[Exercise data Boundary: Start]

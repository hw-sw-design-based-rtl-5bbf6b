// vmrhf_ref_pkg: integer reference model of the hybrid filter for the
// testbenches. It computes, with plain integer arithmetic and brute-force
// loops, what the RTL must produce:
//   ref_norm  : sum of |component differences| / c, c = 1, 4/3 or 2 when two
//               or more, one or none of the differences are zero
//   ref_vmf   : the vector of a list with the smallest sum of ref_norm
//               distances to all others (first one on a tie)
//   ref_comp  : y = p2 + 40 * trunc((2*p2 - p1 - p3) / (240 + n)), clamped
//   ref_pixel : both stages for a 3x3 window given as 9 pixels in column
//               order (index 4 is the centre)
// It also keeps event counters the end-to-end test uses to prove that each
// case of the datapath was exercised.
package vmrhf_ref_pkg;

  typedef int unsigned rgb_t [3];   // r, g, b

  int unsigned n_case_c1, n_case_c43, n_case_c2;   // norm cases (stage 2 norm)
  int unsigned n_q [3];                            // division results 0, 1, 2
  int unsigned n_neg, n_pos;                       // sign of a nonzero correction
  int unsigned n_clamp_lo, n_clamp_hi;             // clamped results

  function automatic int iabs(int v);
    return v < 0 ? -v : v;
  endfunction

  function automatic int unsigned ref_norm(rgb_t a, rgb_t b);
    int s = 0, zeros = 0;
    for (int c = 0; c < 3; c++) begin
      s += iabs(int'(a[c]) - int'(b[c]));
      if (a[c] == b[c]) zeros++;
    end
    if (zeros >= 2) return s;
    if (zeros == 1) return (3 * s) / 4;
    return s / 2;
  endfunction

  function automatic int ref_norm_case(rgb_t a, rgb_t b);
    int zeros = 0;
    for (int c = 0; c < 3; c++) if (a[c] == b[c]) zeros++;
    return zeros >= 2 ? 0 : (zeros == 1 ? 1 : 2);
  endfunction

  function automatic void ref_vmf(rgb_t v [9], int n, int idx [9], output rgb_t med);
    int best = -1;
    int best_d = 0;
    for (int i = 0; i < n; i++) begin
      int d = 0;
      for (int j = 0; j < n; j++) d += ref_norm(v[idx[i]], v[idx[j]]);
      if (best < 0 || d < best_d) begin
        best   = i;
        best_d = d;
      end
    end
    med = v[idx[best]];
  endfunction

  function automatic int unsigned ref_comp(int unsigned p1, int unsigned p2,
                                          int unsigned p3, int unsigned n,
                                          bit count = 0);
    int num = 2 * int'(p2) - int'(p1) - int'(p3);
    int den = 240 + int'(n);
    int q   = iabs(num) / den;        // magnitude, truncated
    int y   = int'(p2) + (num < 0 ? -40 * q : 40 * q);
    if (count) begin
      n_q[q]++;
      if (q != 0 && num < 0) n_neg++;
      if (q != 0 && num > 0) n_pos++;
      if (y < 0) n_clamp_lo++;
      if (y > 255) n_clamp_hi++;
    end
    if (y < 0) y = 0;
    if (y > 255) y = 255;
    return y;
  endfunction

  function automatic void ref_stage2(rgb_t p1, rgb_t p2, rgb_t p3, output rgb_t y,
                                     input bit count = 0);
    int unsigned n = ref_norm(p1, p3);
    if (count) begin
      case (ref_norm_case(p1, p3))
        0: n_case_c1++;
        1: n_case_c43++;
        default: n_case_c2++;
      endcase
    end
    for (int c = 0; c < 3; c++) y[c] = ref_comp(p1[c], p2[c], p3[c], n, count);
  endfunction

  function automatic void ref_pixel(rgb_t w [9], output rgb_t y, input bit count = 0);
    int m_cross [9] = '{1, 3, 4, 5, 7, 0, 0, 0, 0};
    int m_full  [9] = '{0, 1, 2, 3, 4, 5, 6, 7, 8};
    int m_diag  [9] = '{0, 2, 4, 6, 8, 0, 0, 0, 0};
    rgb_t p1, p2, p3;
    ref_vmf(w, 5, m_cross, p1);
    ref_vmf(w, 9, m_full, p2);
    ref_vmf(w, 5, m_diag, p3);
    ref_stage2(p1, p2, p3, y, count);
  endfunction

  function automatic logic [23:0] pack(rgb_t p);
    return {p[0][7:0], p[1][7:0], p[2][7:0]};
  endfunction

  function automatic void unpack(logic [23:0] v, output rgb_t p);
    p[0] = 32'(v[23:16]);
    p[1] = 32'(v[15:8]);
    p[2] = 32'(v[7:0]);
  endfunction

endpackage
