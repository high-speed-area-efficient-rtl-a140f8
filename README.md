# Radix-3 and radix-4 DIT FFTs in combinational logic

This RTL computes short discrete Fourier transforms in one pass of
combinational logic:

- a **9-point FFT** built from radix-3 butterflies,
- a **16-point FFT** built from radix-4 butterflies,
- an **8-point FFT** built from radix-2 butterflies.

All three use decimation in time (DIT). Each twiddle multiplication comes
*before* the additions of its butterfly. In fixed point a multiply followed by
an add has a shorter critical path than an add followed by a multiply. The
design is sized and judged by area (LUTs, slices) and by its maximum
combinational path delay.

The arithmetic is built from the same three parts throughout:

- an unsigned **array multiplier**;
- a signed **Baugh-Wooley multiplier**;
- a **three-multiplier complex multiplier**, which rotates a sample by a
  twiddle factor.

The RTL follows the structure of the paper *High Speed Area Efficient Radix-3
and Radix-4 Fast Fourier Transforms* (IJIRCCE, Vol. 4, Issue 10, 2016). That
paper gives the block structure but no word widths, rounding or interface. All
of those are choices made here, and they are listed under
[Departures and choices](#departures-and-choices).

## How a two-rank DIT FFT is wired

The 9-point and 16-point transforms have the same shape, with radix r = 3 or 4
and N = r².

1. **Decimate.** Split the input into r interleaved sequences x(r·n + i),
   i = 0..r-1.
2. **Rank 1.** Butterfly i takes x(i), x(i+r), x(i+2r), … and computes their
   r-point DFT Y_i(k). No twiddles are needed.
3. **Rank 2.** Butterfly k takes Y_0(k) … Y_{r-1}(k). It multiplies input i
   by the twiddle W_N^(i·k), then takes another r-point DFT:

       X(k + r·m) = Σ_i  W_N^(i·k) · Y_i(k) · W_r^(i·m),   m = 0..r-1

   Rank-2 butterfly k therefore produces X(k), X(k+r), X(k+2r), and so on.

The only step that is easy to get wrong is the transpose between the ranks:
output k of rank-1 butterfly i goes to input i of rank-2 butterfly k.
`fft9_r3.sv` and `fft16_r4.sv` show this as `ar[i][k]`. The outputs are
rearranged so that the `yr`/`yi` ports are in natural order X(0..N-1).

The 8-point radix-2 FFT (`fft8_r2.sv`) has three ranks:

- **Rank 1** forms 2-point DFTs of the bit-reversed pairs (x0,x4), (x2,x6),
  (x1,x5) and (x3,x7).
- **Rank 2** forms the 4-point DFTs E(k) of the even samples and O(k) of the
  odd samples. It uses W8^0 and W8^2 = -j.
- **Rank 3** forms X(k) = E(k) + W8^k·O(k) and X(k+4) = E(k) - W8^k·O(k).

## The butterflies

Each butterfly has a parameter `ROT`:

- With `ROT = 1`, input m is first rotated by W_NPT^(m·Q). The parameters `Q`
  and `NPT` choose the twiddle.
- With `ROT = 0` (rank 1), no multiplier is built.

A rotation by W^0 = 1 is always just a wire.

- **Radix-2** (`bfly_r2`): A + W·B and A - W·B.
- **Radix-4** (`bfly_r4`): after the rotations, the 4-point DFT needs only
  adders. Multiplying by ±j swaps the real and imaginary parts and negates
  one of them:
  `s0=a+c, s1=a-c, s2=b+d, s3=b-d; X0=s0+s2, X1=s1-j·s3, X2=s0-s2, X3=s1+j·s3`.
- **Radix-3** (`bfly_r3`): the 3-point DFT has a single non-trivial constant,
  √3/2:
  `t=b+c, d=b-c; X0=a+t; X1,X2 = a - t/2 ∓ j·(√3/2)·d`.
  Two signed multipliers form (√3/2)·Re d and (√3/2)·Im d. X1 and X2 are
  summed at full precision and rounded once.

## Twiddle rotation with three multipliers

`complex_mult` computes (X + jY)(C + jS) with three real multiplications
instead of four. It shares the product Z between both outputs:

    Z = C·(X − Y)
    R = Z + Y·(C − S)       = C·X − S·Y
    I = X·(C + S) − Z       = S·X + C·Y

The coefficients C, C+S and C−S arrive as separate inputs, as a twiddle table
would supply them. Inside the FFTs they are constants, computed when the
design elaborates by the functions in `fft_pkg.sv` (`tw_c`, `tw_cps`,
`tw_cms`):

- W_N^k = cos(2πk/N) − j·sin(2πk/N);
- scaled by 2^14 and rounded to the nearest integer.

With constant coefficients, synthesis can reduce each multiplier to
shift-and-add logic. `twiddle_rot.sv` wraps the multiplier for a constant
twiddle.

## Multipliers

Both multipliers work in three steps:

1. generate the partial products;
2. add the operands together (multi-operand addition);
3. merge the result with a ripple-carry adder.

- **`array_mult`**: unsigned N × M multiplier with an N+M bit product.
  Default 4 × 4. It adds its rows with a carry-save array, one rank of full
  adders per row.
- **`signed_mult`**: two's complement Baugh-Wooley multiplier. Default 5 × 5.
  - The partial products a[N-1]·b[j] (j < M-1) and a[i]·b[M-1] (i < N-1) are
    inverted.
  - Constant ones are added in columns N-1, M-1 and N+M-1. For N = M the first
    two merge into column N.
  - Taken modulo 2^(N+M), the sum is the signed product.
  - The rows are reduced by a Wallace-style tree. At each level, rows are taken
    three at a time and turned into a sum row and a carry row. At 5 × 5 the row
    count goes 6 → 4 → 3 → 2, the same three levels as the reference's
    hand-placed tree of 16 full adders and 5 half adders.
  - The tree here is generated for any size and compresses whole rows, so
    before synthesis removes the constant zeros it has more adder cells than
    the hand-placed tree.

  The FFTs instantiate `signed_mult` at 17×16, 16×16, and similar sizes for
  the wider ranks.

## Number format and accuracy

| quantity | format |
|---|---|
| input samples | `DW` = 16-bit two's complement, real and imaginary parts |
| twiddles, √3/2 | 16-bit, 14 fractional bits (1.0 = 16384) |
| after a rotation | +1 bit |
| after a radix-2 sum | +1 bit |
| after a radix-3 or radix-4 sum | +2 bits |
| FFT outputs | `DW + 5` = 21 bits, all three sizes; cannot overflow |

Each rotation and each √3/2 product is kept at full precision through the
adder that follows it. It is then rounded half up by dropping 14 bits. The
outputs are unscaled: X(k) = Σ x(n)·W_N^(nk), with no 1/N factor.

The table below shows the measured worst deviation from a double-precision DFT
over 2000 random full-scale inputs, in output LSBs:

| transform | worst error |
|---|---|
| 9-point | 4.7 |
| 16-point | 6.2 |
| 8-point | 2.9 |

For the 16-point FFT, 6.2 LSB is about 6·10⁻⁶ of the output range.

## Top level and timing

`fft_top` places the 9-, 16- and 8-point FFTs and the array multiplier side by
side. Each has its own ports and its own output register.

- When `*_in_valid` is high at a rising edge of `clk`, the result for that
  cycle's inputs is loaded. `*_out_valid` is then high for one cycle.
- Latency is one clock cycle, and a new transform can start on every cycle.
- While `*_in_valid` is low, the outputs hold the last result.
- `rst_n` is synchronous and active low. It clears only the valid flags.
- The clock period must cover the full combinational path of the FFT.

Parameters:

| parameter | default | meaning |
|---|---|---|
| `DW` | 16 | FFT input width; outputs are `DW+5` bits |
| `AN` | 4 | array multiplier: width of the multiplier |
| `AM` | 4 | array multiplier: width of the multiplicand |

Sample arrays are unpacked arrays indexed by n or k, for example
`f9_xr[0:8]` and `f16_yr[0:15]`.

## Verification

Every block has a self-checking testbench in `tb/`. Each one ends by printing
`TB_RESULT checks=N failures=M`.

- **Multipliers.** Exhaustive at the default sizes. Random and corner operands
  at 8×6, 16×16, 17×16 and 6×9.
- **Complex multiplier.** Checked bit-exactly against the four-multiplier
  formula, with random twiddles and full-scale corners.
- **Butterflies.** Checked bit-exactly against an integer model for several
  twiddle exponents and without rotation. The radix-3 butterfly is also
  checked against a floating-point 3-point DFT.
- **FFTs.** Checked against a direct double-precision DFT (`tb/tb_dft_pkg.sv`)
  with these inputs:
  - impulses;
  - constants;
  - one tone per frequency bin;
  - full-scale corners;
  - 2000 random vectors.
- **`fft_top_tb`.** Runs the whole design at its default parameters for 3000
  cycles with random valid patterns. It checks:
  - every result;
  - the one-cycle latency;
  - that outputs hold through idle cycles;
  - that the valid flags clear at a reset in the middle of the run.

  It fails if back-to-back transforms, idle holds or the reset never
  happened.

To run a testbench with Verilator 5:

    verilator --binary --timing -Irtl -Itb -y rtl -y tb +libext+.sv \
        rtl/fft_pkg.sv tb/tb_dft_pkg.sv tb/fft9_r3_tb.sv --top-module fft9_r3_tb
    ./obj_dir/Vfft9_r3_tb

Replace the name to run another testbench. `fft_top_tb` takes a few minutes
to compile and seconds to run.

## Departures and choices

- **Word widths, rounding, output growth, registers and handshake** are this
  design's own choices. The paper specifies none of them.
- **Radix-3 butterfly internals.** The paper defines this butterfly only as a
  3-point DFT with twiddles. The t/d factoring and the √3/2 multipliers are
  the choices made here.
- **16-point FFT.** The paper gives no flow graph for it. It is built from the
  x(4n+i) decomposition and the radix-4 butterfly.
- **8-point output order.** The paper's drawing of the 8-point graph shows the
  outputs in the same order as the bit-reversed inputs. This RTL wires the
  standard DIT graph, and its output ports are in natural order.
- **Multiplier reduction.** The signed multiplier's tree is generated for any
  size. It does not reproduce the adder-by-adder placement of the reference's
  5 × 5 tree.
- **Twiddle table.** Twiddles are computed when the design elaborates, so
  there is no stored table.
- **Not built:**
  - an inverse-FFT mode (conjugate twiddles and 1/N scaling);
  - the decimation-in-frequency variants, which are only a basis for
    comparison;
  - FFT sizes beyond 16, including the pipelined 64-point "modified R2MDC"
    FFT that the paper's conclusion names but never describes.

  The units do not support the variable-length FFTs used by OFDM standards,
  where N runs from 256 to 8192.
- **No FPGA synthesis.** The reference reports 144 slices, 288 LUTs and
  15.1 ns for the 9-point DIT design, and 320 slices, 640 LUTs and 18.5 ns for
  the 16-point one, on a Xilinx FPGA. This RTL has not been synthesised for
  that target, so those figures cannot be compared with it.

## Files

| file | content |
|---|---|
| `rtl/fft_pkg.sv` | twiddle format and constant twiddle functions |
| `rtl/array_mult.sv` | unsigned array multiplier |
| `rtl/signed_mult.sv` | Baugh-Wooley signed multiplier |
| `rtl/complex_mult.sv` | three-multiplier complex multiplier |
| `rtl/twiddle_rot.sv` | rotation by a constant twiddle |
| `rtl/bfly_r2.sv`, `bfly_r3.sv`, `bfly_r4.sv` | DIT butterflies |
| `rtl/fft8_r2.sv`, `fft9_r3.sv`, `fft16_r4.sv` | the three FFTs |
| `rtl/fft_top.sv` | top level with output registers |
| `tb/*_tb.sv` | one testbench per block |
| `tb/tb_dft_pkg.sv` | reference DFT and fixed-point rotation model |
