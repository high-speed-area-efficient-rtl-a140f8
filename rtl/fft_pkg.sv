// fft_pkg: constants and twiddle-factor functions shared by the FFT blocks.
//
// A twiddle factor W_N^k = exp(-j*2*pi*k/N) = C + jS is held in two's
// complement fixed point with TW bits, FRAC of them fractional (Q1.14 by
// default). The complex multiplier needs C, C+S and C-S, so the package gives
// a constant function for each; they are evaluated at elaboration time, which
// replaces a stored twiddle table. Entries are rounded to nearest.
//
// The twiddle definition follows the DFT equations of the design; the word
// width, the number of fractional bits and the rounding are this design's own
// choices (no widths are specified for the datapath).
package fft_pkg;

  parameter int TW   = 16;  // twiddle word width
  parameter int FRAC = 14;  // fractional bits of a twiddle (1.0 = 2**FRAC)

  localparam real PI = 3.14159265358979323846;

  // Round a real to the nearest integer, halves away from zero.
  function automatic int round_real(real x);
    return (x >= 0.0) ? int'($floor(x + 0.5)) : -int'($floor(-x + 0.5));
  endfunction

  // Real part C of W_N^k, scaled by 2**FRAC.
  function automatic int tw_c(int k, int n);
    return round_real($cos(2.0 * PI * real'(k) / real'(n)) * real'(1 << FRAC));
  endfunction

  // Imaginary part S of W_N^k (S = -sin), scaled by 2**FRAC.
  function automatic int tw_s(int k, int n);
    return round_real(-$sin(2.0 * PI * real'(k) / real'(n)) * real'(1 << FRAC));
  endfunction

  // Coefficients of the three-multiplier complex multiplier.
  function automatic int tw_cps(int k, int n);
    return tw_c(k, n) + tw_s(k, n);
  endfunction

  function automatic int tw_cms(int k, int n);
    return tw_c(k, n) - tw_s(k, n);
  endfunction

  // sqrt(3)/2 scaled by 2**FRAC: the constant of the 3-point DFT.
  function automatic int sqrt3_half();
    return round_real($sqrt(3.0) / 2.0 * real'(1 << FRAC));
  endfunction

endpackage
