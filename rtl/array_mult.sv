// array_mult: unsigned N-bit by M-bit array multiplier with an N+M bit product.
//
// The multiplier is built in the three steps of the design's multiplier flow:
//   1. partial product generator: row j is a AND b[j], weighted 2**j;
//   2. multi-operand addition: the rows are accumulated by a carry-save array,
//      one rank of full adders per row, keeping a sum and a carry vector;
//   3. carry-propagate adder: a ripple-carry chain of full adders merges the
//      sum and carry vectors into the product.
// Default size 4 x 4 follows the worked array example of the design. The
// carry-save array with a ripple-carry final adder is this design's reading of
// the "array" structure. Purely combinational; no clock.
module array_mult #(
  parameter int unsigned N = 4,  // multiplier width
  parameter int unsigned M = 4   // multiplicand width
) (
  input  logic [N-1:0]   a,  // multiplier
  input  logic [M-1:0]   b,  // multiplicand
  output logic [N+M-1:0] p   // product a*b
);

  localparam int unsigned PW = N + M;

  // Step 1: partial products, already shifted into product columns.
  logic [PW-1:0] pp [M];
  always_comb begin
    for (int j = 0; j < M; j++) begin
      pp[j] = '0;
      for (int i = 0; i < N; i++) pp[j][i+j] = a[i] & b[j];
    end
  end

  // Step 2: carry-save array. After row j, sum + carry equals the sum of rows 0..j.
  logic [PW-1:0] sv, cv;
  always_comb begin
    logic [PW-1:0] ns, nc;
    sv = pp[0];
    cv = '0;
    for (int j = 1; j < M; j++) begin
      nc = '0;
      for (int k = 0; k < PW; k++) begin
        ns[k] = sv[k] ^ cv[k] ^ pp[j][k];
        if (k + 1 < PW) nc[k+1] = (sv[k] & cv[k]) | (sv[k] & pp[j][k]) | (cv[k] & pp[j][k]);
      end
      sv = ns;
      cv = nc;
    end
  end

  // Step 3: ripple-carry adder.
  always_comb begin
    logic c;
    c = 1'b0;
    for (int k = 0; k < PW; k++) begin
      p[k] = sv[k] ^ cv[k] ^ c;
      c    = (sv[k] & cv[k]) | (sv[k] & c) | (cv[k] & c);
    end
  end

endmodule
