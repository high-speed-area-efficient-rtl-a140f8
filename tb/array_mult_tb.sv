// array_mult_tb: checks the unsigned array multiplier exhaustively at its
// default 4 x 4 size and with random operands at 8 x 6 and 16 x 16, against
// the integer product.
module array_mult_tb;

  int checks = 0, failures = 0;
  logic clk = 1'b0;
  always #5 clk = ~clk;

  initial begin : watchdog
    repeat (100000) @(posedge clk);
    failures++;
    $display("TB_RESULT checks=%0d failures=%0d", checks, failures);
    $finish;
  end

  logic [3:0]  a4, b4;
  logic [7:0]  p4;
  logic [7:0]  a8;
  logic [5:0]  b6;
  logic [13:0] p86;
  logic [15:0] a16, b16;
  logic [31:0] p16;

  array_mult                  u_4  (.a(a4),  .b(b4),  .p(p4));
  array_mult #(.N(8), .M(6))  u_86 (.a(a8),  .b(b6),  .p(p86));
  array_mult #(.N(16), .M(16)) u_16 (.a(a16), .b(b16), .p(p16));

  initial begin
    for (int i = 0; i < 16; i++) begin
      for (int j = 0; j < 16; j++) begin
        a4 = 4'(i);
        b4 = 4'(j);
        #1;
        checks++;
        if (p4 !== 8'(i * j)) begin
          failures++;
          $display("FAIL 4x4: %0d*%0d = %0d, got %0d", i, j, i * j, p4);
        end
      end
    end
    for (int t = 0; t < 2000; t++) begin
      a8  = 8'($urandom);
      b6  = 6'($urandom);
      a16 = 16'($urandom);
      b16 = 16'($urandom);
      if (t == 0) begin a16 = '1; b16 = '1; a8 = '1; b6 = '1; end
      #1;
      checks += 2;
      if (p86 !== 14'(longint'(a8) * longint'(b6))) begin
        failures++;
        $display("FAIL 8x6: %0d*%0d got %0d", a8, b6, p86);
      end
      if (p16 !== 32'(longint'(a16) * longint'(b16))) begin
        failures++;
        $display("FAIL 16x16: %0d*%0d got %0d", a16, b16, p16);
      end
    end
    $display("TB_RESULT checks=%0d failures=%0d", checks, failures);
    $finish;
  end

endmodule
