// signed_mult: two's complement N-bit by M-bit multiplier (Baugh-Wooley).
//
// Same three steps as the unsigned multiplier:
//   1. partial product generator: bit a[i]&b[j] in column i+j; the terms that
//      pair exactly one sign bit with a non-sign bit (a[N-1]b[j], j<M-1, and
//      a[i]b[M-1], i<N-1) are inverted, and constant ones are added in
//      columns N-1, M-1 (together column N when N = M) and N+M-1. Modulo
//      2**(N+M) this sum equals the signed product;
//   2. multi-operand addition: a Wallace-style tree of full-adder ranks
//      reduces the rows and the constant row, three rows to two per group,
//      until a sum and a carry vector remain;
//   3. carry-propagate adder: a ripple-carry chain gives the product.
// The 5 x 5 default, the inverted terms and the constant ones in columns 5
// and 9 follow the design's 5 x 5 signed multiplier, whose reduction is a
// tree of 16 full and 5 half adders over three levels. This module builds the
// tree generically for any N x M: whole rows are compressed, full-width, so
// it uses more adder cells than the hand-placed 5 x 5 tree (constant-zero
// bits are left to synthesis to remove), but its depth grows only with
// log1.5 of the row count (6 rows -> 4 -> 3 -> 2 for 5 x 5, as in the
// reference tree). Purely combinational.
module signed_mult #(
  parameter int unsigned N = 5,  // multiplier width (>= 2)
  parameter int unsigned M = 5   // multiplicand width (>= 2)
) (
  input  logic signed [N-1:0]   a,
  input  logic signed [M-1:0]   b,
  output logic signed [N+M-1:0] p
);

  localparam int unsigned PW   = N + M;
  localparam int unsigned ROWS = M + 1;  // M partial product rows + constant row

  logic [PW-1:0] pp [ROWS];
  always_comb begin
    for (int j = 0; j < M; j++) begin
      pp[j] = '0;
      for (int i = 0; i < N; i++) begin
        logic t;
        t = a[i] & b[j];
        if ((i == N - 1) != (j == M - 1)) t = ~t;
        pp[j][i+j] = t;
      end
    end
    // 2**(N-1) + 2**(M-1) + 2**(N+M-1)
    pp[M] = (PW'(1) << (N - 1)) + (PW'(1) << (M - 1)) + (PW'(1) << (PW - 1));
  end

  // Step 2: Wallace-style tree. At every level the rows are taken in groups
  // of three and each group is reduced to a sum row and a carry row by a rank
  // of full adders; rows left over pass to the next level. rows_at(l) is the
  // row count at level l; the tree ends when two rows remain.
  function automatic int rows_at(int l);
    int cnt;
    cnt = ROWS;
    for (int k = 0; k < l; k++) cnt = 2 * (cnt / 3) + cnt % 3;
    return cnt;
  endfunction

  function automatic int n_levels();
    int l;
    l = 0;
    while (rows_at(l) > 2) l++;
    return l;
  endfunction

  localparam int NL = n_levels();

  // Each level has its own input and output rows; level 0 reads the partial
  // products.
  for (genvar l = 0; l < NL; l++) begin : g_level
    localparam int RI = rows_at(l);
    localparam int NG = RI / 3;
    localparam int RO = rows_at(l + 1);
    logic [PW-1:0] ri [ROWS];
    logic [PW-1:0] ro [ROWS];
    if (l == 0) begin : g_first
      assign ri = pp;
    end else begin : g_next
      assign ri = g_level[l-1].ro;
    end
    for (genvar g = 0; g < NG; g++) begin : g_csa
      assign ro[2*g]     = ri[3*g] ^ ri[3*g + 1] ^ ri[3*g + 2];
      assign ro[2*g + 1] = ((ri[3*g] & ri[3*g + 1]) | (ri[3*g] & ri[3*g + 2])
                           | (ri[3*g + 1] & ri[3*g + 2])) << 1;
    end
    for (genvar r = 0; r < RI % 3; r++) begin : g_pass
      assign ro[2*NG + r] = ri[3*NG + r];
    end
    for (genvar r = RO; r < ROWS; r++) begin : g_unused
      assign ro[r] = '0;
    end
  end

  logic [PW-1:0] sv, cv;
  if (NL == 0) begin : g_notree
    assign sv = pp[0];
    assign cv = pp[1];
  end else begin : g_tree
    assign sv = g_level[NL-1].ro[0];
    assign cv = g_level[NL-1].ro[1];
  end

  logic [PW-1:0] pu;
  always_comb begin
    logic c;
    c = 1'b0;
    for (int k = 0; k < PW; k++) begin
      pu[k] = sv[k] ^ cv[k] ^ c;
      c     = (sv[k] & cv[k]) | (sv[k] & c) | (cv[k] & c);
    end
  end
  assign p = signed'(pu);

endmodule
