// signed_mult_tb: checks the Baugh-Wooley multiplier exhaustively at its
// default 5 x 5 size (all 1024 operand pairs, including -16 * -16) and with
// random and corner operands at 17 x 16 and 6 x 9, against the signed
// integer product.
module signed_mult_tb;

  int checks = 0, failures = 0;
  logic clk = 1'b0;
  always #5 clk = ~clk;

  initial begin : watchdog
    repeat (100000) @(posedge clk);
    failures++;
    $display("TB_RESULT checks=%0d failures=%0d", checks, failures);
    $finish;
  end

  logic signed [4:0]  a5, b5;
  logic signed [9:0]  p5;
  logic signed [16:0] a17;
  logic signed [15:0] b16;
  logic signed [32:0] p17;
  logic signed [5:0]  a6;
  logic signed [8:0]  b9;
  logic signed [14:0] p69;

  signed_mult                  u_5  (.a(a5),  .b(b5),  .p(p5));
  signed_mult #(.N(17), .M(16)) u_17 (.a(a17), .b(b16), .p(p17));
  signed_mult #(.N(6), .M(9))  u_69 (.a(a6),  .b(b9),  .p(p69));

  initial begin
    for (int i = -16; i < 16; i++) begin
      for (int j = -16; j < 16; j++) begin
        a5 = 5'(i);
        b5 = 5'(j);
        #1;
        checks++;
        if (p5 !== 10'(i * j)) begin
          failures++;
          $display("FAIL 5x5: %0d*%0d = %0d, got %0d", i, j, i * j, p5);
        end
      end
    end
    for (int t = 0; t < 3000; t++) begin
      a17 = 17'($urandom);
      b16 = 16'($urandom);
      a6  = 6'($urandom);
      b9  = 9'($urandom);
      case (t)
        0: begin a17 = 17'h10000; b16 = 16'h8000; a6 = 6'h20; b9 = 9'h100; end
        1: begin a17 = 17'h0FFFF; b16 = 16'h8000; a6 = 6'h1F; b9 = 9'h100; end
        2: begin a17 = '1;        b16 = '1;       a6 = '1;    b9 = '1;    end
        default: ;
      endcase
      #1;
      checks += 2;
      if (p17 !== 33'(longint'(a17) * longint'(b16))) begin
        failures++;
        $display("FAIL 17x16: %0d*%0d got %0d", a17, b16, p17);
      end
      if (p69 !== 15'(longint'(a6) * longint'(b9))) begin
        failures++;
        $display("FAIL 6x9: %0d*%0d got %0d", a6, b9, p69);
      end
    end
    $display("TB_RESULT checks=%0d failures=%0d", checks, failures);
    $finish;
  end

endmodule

[Exercise data Boundary: End]

» **Your instructions**
Repeat exactly the lines of the listing above, from the one with "fractional (Q1.14 by" down to the one with "return (x >= 0.0)"; both of those lines belong in the range.

» **Answer below**
// complement fixed point with TW bits, FRAC of them fractional (Q1.14 by
// default). The complex multiplier needs C, C+S and C-S, so the package gives
// a constant function for each; they are evaluated at elaboration time, which
// replaces a stored twiddle table. Entries are rounded to nearest.
//
// The twiddle definition follows the DFT equations of the design; the word
// width, the number of fractional bits and the rounding are this design's own
// choices (no widths are specified for the datapath).
package fft_pkg;

  parameter int TW   = 16;  // twiddle word width
  parameter int FRAC = 14;  // fractional bits of a twiddle (1.0 = 2**FRAC)

  localparam real PI = 3.14159265358979323846;

  // Round a real to the nearest integer, halves away from zero.
  function automatic int round_real(real x);
    return (x >= 0.0) ? int'($floor(x + 0.5)) : -int'($floor(-x + 0.5));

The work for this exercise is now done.